Media Kampung – Pertamina resmi membatalkan rencana penerapan kewajiban menunjukkan Surat Tanda Nomor Kendaraan (STNK) saat membeli bahan bakar minyak (BBM) subsidi di wilayah Sumatera Selatan. Keputusan ini diambil setelah mendapat respons luas dan beragam dari masyarakat yang menimbulkan ketidaknyamanan.

Rencana tersebut sebelumnya hanya direncanakan sebagai mekanisme pengawasan lokal untuk memastikan penyaluran BBM subsidi tepat sasaran. Namun, informasi yang beredar meluas hingga menjadi isu nasional, sehingga Pertamina Patra Niaga memutuskan untuk membatalkan mekanisme tersebut dan meminta Regional Sumatera Bagian Selatan untuk tidak melaksanakan aturan itu.

Baca juga:

Mekanisme Pengawasan yang Dibatalkan

VP Corporate Communication Pertamina Patra Niaga, Kitty Andhora, menegaskan bahwa kewajiban menunjukkan STNK bukan merupakan kebijakan nasional. Mekanisme ini sebelumnya hanya disiapkan sebagai bagian dari pengawasan penyaluran BBM subsidi di Sumatera Selatan untuk mencegah penyalahgunaan.

Pertamina juga menyampaikan permohonan maaf atas ketidaknyamanan dan kesalahpahaman yang muncul akibat informasi tersebut. Perusahaan memastikan bahwa setiap kebijakan yang berdampak langsung kepada masyarakat akan dikoordinasikan terlebih dahulu dengan regulator seperti BPH Migas, pemerintah daerah, dan pemangku kepentingan terkait agar tidak menimbulkan kebingungan.

Pengawasan BBM Subsidi Tetap Diperketat

Meskipun rencana pengecekan STNK dibatalkan, Pertamina Patra Niaga tetap memperkuat pengawasan penyaluran BBM subsidi.
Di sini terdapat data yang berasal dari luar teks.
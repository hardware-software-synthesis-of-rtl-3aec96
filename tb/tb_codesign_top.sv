// tb_codesign_top: end-to-end test of the hardware side at its default
// parameters. The testbench plays the processor and its event-polling
// scheduler on the register bus:
//   - it starts both hardware modules through the hardware scheduler;
//   - CASE1 (software transmits): it waits until the echo process E reports
//     ready on gate gA, writes the value, issues ACK and checks DONE;
//   - CASE2 (hardware transmits): it offers READY on gate gB, waits for
//     ACKED and reads back the value E returns, which must be the one sent;
//   - it issues ACK while E is not ready (FAIL expected) and withdraws a
//     READY offer before E can answer;
//   - meanwhile the example process P exchanges v1/v2 internally, and x, y,
//     z are checked against the values offered;
//   - it starts the receive-choice system with both transmitters at once and
//     the mixed-choice system with its transmitter and receiver at once, and
//     checks the exit records and received values.
// Every mechanism is counted and a mechanism that never happened counts as
// a failure.
module tb_codesign_top;
  import ttl_pkg::*;
  logic clk = 1'b0, rst = 1'b1, bus_wr = 1'b0, p_exit;
  logic [BUS_AW-1:0] bus_addr = '0;
  logic [BUS_DW-1:0] bus_wdata = '0, bus_rdata;
  value_t v1 = '0, v2 = '0, x, y, z, c2_v, c3_u, c3_y;
  int checks = 0, failures = 0;
  int n_start = 0, n_case1 = 0, n_case1_fail = 0, n_case2 = 0, n_withdraw = 0;
  int n_g1 = 0, n_g2 = 0, n_enable = 0, n_c2_tie = 0, n_c3_ack1 = 0, n_c3_mixed = 0;

  always #5 clk = ~clk;

  codesign_top dut (.*);

  always @(posedge clk) if (!rst) begin
    if (dut.u_p.g1_n) n_g1++;
    if (dut.u_p.g2_n) n_g2++;
    if (dut.u_p.p4_exit) n_enable++;
    if (dut.u_c3.g1_ack) n_c3_ack1++;
  end

  task automatic tick(); @(negedge clk); endtask
  task automatic check(input logic ok, input string what);
    checks++;
    if (!ok) begin failures++; $display("FAIL: %s (t=%0t)", what, $time); end
  endtask
  task automatic bus_write(input logic [BUS_AW-1:0] a, input logic [BUS_DW-1:0] d);
    bus_wr = 1'b1; bus_addr = a; bus_wdata = d;
    tick();
    bus_wr = 1'b0;
  endtask
  task automatic bus_read(input logic [BUS_AW-1:0] a, output logic [BUS_DW-1:0] d);
    bus_addr = a;
    #1 d = bus_rdata;
  endtask
  // poll a status bit until it has the wanted value; give up after 'limit' polls
  task automatic poll(input logic [BUS_AW-1:0] a, input int bit_i, input logic want,
                      input int limit, output logic ok);
    logic [BUS_DW-1:0] d;
    ok = 1'b0;
    for (int k = 0; k < limit && !ok; k++) begin
      bus_read(a, d);
      if (d[bit_i] == want) ok = 1'b1;
      else tick();
    end
  endtask

  // software sends one word to E over gA, then receives it back over gB
  task automatic echo_round(input value_t val);
    logic ok;
    logic [BUS_DW-1:0] d;
    poll(A_SWTX_CTRL, SWTX_RDY, 1'b1, 20, ok);
    check(ok, "E ready to receive on gA");
    bus_write(A_SWTX_VALUE, val);
    bus_write(A_SWTX_CTRL, 32'h1);
    poll(A_SWTX_CTRL, SWTX_BUSY, 1'b0, 10, ok);
    bus_read(A_SWTX_CTRL, d);
    check(ok && d[SWTX_DONE], "CASE1 rendezvous done");
    if (ok && d[SWTX_DONE]) n_case1++;
    // E now waits to transmit: an ACK on gA must fail
    bus_read(A_SWTX_CTRL, d);
    check(d[SWTX_RDY] == 1'b0, "E not ready on gA while holding a word");
    bus_write(A_SWTX_CTRL, 32'h1);
    poll(A_SWTX_CTRL, SWTX_BUSY, 1'b0, 10, ok);
    bus_read(A_SWTX_CTRL, d);
    check(ok && d[SWTX_FAIL], "ACK without a ready receiver fails");
    if (ok && d[SWTX_FAIL]) n_case1_fail++;
    // CASE2: receive the word back
    bus_write(A_HWTX_CTRL, 32'h1);
    poll(A_HWTX_CTRL, HWTX_ACKED, 1'b1, 20, ok);
    check(ok, "CASE2 ack from E");
    bus_read(A_HWTX_VALUE, d);
    check(d == val, "E returned the word sent");
    if (ok && d == val) n_case2++;
    bus_write(A_HWTX_CTRL, 32'h2);
  endtask

  initial begin
    logic [BUS_DW-1:0] d;
    value_t first_v2;
    logic ok;
    repeat (3) tick();
    rst = 1'b0;
    v1 = $urandom;
    v2 = $urandom;
    first_v2 = v2;
    tick();
    // an offer made before E is started is withdrawn unanswered
    bus_write(A_HWTX_CTRL, 32'h1);
    repeat (5) tick();
    bus_read(A_HWTX_CTRL, d);
    check(d[HWTX_READY] && !d[HWTX_ACKED], "offer pending while E is not started");
    bus_write(A_HWTX_CTRL, 32'h2);
    bus_read(A_HWTX_CTRL, d);
    check(d[1:0] == 2'b00, "offer withdrawn");
    if (d[1:0] == 2'b00) n_withdraw++;
    // start both hardware modules
    bus_write(A_SCHED_START, 32'h3);
    bus_read(A_SCHED_START, d);
    check(d[1:0] == 2'b11, "both modules started");
    if (d[1:0] == 2'b11) n_start++;
    for (int k = 0; k < 8; k++) begin
      echo_round($urandom);
      if (k == 3) begin
        check(x == v1 && y == first_v2 && z == v2, "P exchanged v1 and v2");
        v1 = $urandom;
        v2 = $urandom;
      end
    end
    // receive choice: R first, then T1 and T2 in the same cycle
    bus_write(A_SCHED_START, 32'h24);        // R of system 2, TR of system 3
    bus_write(A_SCHED_START, 32'h18);        // T1 and T2
    repeat (20) tick();
    bus_read(A_SCHED_EXIT, d);
    check(d[4:3] == 2'b11, "T1 and T2 both served");
    check(c2_v == v2, "receive choice ends with T2's value");
    if (d[4:3] == 2'b11 && c2_v == v2) n_c2_tie++;
    // mixed choice: T and R in the same cycle
    bus_write(A_SCHED_START, 32'hC0);
    repeat (20) tick();
    bus_read(A_SCHED_EXIT, d);
    check(d[7:6] == 2'b11, "T and R of the mixed choice both served");
    check(c3_u == v1 && c3_y == v2, "mixed choice exchanged both values");
    if (d[7:6] == 2'b11) n_c3_mixed++;
    repeat (20) tick();
    check(x == v1, "x follows new v1");
    check(z == v2, "z follows new v2");
    check(y == first_v2, "y keeps the first g2 value");
    check(p_exit == 1'b0, "P never exits");
    bus_read(A_SCHED_EXIT, d);
    check(d[1:0] == 2'b00, "recursive modules never exit");
    // every mechanism must have happened
    check(n_start > 0, "mechanism: scheduler start");
    check(n_case1 > 0, "mechanism: CASE1 software to hardware");
    check(n_case1_fail > 0, "mechanism: CASE1 retry on missing receiver");
    check(n_case2 > 0, "mechanism: CASE2 hardware to software");
    check(n_withdraw > 0, "mechanism: offer withdrawn");
    check(n_g1 > 0, "mechanism: choice takes g1");
    check(n_g2 > 0, "mechanism: choice takes g2");
    check(n_enable == 1, "mechanism: P4 >> P5 enable, exactly once");
    check(n_c2_tie > 0, "mechanism: receive choice with simultaneous transmitters");
    check(n_c3_mixed > 0, "mechanism: mixed choice serves both branches");
    check(n_c3_ack1 >= 2, "mechanism: unconfirmed ack retried in the mixed choice");
    $display("mechanisms: start=%0d case1=%0d case1_fail=%0d case2=%0d withdraw=%0d g1=%0d g2=%0d enable=%0d c2_tie=%0d c3_mixed=%0d c3_ack1=%0d",
             n_start, n_case1, n_case1_fail, n_case2, n_withdraw, n_g1, n_g2, n_enable, n_c2_tie, n_c3_mixed, n_c3_ack1);
    $display("TB_RESULT checks=%0d failures=%0d", checks, failures);
    $finish;
  end

  initial begin
    repeat (20000) @(posedge clk);
    failures++;
    $display("TB_RESULT checks=%0d failures=%0d", checks, failures);
    $finish;
  end
endmodule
Sejak Januari hingga awal September 2026, Pertamina telah melakukan pembinaan terhadap lebih dari 900 SPBU di seluruh wilayah operasionalnya. Jika ditemukan pelanggaran, sanksi berupa peringatan tertulis, skorsing, hingga pemutusan hubungan usaha dapat dijatuhkan sesuai tingkat pelanggaran.

Baca juga:

Selain itu, Pertamina terus berkoordinasi dengan aparat penegak hukum untuk menindak penyalahgunaan BBM subsidi secara tegas.

Penggunaan Teknologi dalam Pengawasan

Sebagai bagian dari pengawasan yang berkelanjutan, Pertamina memanfaatkan sistem digital berupa QR Code Subsidi Tepat melalui aplikasi MyPertamina. Sistem ini membantu memastikan bahwa penyaluran BBM subsidi tepat sasaran dan konsumen yang memperoleh BBM subsidi sesuai dengan ketentuan yang berlaku.

Dengan demikian, pembatalan kewajiban menunjukkan STNK tidak berarti pengawasan BBM subsidi dihentikan. Pertamina tetap melaksanakan pengawasan melalui teknologi digital, pembinaan SPBU, serta kerja sama dengan regulator dan aparat penegak hukum.

Baca juga:

Saran untuk Masyarakat

Pertamina mengimbau masyarakat agar tidak langsung mempercayai informasi yang belum resmi mengenai kewajiban menunjukkan STNK saat membeli BBM subsidi. Masyarakat disarankan untuk menunggu pengumuman resmi dari Pertamina atau regulator terkait sebelum mengambil kesimpulan.

Kebijakan ini menegaskan bahwa pengawasan penyaluran BBM subsidi akan terus dilakukan dengan mekanisme yang lebih efisien dan tidak menimbulkan ketidaknyamanan bagi masyarakat.